**Work to complete**
How many lines in the entries below include the string "reconfiguration"? Answer with the number only.

**Entries supplied**

■ ■ ■ ■ ■ ■ ■

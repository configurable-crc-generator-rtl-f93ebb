// tb_crc_chip: end-to-end testbench of the CRC chip at its default sizes.
//
// The chip is driven only through its pins, as on a tester: configurations
// are shifted in serially and loaded, packets are offered as 32-bit words,
// and every CRC is shifted out bit-serially and compared with the
// bit-serial reference model. Configurations: the CRC polynomials of
// Ethernet/ATM AAL5 (CRC-32), UMTS (CRC-24, -16, -12, -8), ATM HEC (CRC-8),
// HIPERLAN (CRC-16 CCITT), the 3- and 6-bit lengths of the constraint-length
// example, and random ones. Mechanisms that must each occur at least once:
// serial configuration with read-back, one-clock reconfiguration between two
// back-to-back packets, a change of constraint length, a short last word,
// back-pressure (word offered while the converter is busy), idle gaps,
// shut-down (length 0), a received codeword accepted and a corrupted one
// rejected. For packets offered without gaps the CRC must appear at the
// output N+2 clocks after the first word is taken (one byte per clock).
module tb_crc_chip;
  import crc_pkg::*;
  import crc_ref_pkg::*;

  logic clk = 1'b0, rst_n = 1'b0;
  logic cfg_sin = 1'b0, cfg_shift = 1'b0, cfg_load = 1'b0, cfg_sout;
  logic word_valid = 1'b0, word_ready;
  logic [31:0] word_data = '0;
  logic [1:0] word_nbytes = '0;
  logic word_first = 1'b0, word_last = 1'b0;
  logic out_shift = 1'b0, crc_sout, out_busy, crc_ok, active;

  int checks = 0, failures = 0;

  crc_chip dut (.*);

  always #5 clk = ~clk;

  initial begin : watchdog
    repeat (400000) @(posedge clk);
    failures++;
    $display("FAIL: watchdog");
    $display("TB_RESULT checks=%0d failures=%0d", checks, failures);
    $finish;
  end

  task automatic check(input bit ok, input string what);
    checks++;
    if (!ok) begin failures++; $display("FAIL: %s", what); end
  endtask

  // Mechanism counters.
  int n_cfg = 0, n_readback = 0, n_b2b_reconfig = 0, n_len_change = 0;
  int n_short = 0, n_stall = 0, n_gap = 0, n_shutdown = 0, n_ok = 0, n_bad = 0;
  int n_timed = 0;

  // Clock counter and the clock at which each packet's first word is taken.
  int cyc = 0;
  int t_first[$];
  always @(posedge clk) begin
    if (rst_n && word_valid && word_ready && word_first) t_first.push_back(cyc);
    if (rst_n && word_valid && !word_ready) n_stall++;
    cyc++;
  end

  // Expected results, in packet order.
  typedef struct { logic [31:0] crc; int len; int nbytes; bit timed; bit ok; bit ok_known; } exp_t;
  exp_t expq[$];
  int results = 0;
  bit shifting = 1'b0;

  // Output side: shift each CRC out as soon as it is there.
  always begin
    @(negedge clk);
    if (rst_n && out_busy) begin
      exp_t e;
      logic [31:0] got;
      int t0, tc;
      shifting = 1'b1;
      tc = cyc;
      if (expq.size() == 0) begin
        check(1'b0, "result without a packet");
        e = '{0, 32, 0, 0, 0, 0};
      end else e = expq.pop_front();
      t0 = (t_first.size() != 0) ? t_first.pop_front() : 0;
      if (e.timed) begin
        check(tc - t0 == e.nbytes + 2,
              $sformatf("%0d-byte packet: result after %0d clocks", e.nbytes, tc - t0));
        n_timed++;
      end
      got = '0;
      for (int b = e.len - 1; b >= 0; b--) begin
        got[b] = crc_sout;
        out_shift = 1'b1;
        @(negedge clk);
        out_shift = 1'b0;
      end
      check(!out_busy, "output empty after L shifts");
      check(got == e.crc, $sformatf("packet %0d L=%0d: got %h exp %h", results, e.len, got, e.crc));
      if (e.ok_known) begin
        check(crc_ok == e.ok, $sformatf("packet %0d: crc_ok=%b exp %b", results, crc_ok, e.ok));
        if (crc_ok && e.ok) n_ok++;
        if (!crc_ok && !e.ok) n_bad++;
      end
      results++;
      shifting = 1'b0;
    end
  end

  // Current configuration as the testbench knows it.
  logic [31:0] cur_poly = '0;
  int cur_len = 0;

  // Shift a configuration in, MSB first, checking the read-back of the
  // previous chain contents. Does not load it.
  logic [CFG_W-1:0] chain_model = '0;
  task automatic shift_cfg(input logic [31:0] poly, input int len);
    logic [CFG_W-1:0] w;
    w = {crc_len_t'(len), align_poly(poly, crc_len_t'(len))};
    for (int b = CFG_W - 1; b >= 0; b--) begin
      @(negedge clk);
      checks++;
      if (cfg_sout !== chain_model[CFG_W-1]) begin
        failures++; $display("FAIL: configuration read-back");
      end else n_readback++;
      cfg_shift = 1'b1;
      cfg_sin   = w[b];
      chain_model = {chain_model[CFG_W-2:0], w[b]};
    end
    @(negedge clk);
    cfg_shift = 1'b0;
  endtask

  task automatic configure(input logic [31:0] poly, input int len);
    shift_cfg(poly, len);
    @(negedge clk);
    cfg_load = 1'b1;
    @(negedge clk);
    cfg_load = 1'b0;
    if (len != cur_len) n_len_change++;
    cur_poly = poly; cur_len = len; n_cfg++;
  endtask

  // Offer one packet as words, starting in the current clock. gaps: random
  // idle clocks between words. load_cfg: pulse cfg_load in the clock after
  // the first word is taken, while the first byte enters the CRC unit, so
  // that the packet uses the configuration waiting in the chain. Returns
  // just after the falling edge that follows the last word being taken, so
  // a packet sent right after it follows with no idle clock.
  task automatic send_words(input byte_q_t p, input bit gaps, input bit load_cfg);
    int n;
    n = p.size();
    for (int w = 0; w < n; w += 4) begin
      int k;
      k = (n - w >= 4) ? 4 : n - w;
      if (gaps && w != 0 && $urandom_range(0, 1) == 1) begin
        word_valid = 1'b0;
        repeat ($urandom_range(1, 4)) @(negedge clk);
        n_gap++;
      end
      word_valid  = 1'b1;
      word_data   = 32'($urandom());
      for (int j = 0; j < k; j++) word_data[31-8*j -: 8] = p[w+j];
      word_nbytes = 2'(k);
      word_first  = (w == 0);
      word_last   = (w + 4 >= n);
      if (k != 4) n_short++;
      while (!word_ready) @(negedge clk);
      @(posedge clk);                       // word taken at this edge
      @(negedge clk);
      if (load_cfg && w == 0) begin
        cfg_load = 1'b1;
        fork begin @(negedge clk); cfg_load = 1'b0; end join_none
      end
    end
    word_valid = 1'b0;
  endtask

  task automatic packet(input byte_q_t p, input bit gaps, input int ok_mode = 0);
    exp_t e;
    e.crc = ref_crc(cur_poly, cur_len, p);
    e.len = cur_len; e.nbytes = p.size(); e.timed = !gaps;
    e.ok_known = (ok_mode != 0); e.ok = (ok_mode == 1);
    expq.push_back(e);
    @(negedge clk);
    send_words(p, gaps, 1'b0);
  endtask

  function automatic byte_q_t rand_bytes(input int n);
    byte_q_t q;
    repeat (n) q.push_back(8'($urandom()));
    return q;
  endfunction

  task automatic wait_idle();
    while (expq.size() != 0 || shifting) @(negedge clk);
    repeat (3) @(negedge clk);
  endtask

  typedef struct { logic [31:0] poly; int len; } prot_t;
  prot_t prots[$];

  initial begin
    byte_q_t p;
    prots = '{'{32'h04C1_1DB7, 32},   // Ethernet, ATM AAL5
              '{32'h0080_0063, 24},   // UMTS CRC-24
              '{32'h0000_1021, 16},   // UMTS CRC-16, HIPERLAN CRC-16 CCITT
              '{32'h0000_080F, 12},   // UMTS CRC-12
              '{32'h0000_009B, 8},    // UMTS CRC-8
              '{32'h0000_0007, 8},    // ATM HEC
              '{32'h0000_0003, 3},    // constraint-length example, 3 bits
              '{32'h0000_0021, 6}};   // constraint-length example, 6 bits
    repeat (3) @(posedge clk);
    rst_n = 1'b1;
    @(negedge clk);
    check(!active && !out_busy && word_ready, "reset state");

    // Every protocol, a few packets each, with and without gaps.
    foreach (prots[i]) begin
      configure(prots[i].poly, prots[i].len);
      check(active, "active after configuration");
      for (int t = 0; t < 6; t++) begin
        packet(rand_bytes($urandom_range(1, 40)), t[0]);
        wait_idle();
      end
    end

    // Receiver check: codewords with their CRC appended pass, corrupted fail.
    configure(32'h04C1_1DB7, 32);
    for (int t = 0; t < 4; t++) begin
      p = with_crc(cur_poly, 32, rand_bytes($urandom_range(4, 60)));
      packet(p, 1'b0, 1);
      wait_idle();
      p[$urandom_range(0, p.size() - 1)] ^= 8'(1 << $urandom_range(0, 7));
      packet(p, 1'b1, 2);
      wait_idle();
    end

    // Back-to-back packets; the second has a new configuration, loaded in
    // one clock while its first byte enters, with no idle clock in between.
    for (int t = 0; t < 6; t++) begin
      prot_t a, b;
      byte_q_t pa, pb;
      exp_t e;
      a = prots[t % prots.size()];
      b = prots[(t + 3) % prots.size()];
      configure(a.poly, a.len);
      shift_cfg(b.poly, b.len);                 // waits in the chain
      pa = rand_bytes(4 * $urandom_range(1, 6));
      pb = rand_bytes(36 + $urandom_range(0, 20));
      e = '{ref_crc(a.poly, a.len, pa), a.len, pa.size(), 1'b1, 1'b0, 1'b0};
      expq.push_back(e);
      e = '{ref_crc(b.poly, b.len, pb), b.len, pb.size(), 1'b1, 1'b0, 1'b0};
      expq.push_back(e);
      @(negedge clk);
      send_words(pa, 1'b0, 1'b0);
      send_words(pb, 1'b0, 1'b1);
      if (b.len != a.len) n_len_change++;
      cur_poly = b.poly; cur_len = b.len;
      n_b2b_reconfig++;
      wait_idle();
    end

    // Shut-down: length 0 keeps the unit idle and gives no result.
    configure(32'hFFFF_FFFF, 0);
    check(!active, "shut down at length 0");
    begin
      int busy_seen;
      busy_seen = 0;
      @(negedge clk);
      send_words(rand_bytes(12), 1'b0, 1'b0);
      void'(t_first.pop_front());
      repeat (10) begin
        @(negedge clk);
        if (out_busy) busy_seen++;
      end
      check(busy_seen == 0, "no result while shut down");
      n_shutdown++;
    end
    configure(32'h0000_1021, 16);
    check(active, "active again after shut-down");
    packet(rand_bytes(9), 1'b0);
    wait_idle();

    // Every mechanism must have happened.
    check(n_cfg > 0, "serial configuration");
    check(n_readback > 0, "configuration read-back");
    check(n_b2b_reconfig > 0, "back-to-back reconfiguration");
    check(n_len_change > 0, "constraint length change");
    check(n_short > 0, "short last word");
    check(n_stall > 0, "back-pressure stall");
    check(n_gap > 0, "idle gaps");
    check(n_shutdown > 0, "shut-down");
    check(n_ok > 0, "codeword accepted");
    check(n_bad > 0, "corrupted codeword rejected");
    check(n_timed > 0, "timed packets");
    check(results > 0, "results read");
    $display("mechanisms: cfg=%0d readback=%0d b2b_reconfig=%0d len_change=%0d short=%0d stall=%0d gap=%0d shutdown=%0d ok=%0d bad=%0d timed=%0d results=%0d",
             n_cfg, n_readback, n_b2b_reconfig, n_len_change, n_short, n_stall, n_gap,
             n_shutdown, n_ok, n_bad, n_timed, results);
    $display("TB_RESULT checks=%0d failures=%0d", checks, failures);
    $finish;
  end
endmodule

■ ■ ■ ■ ■ ■ ■

**Finished task**
2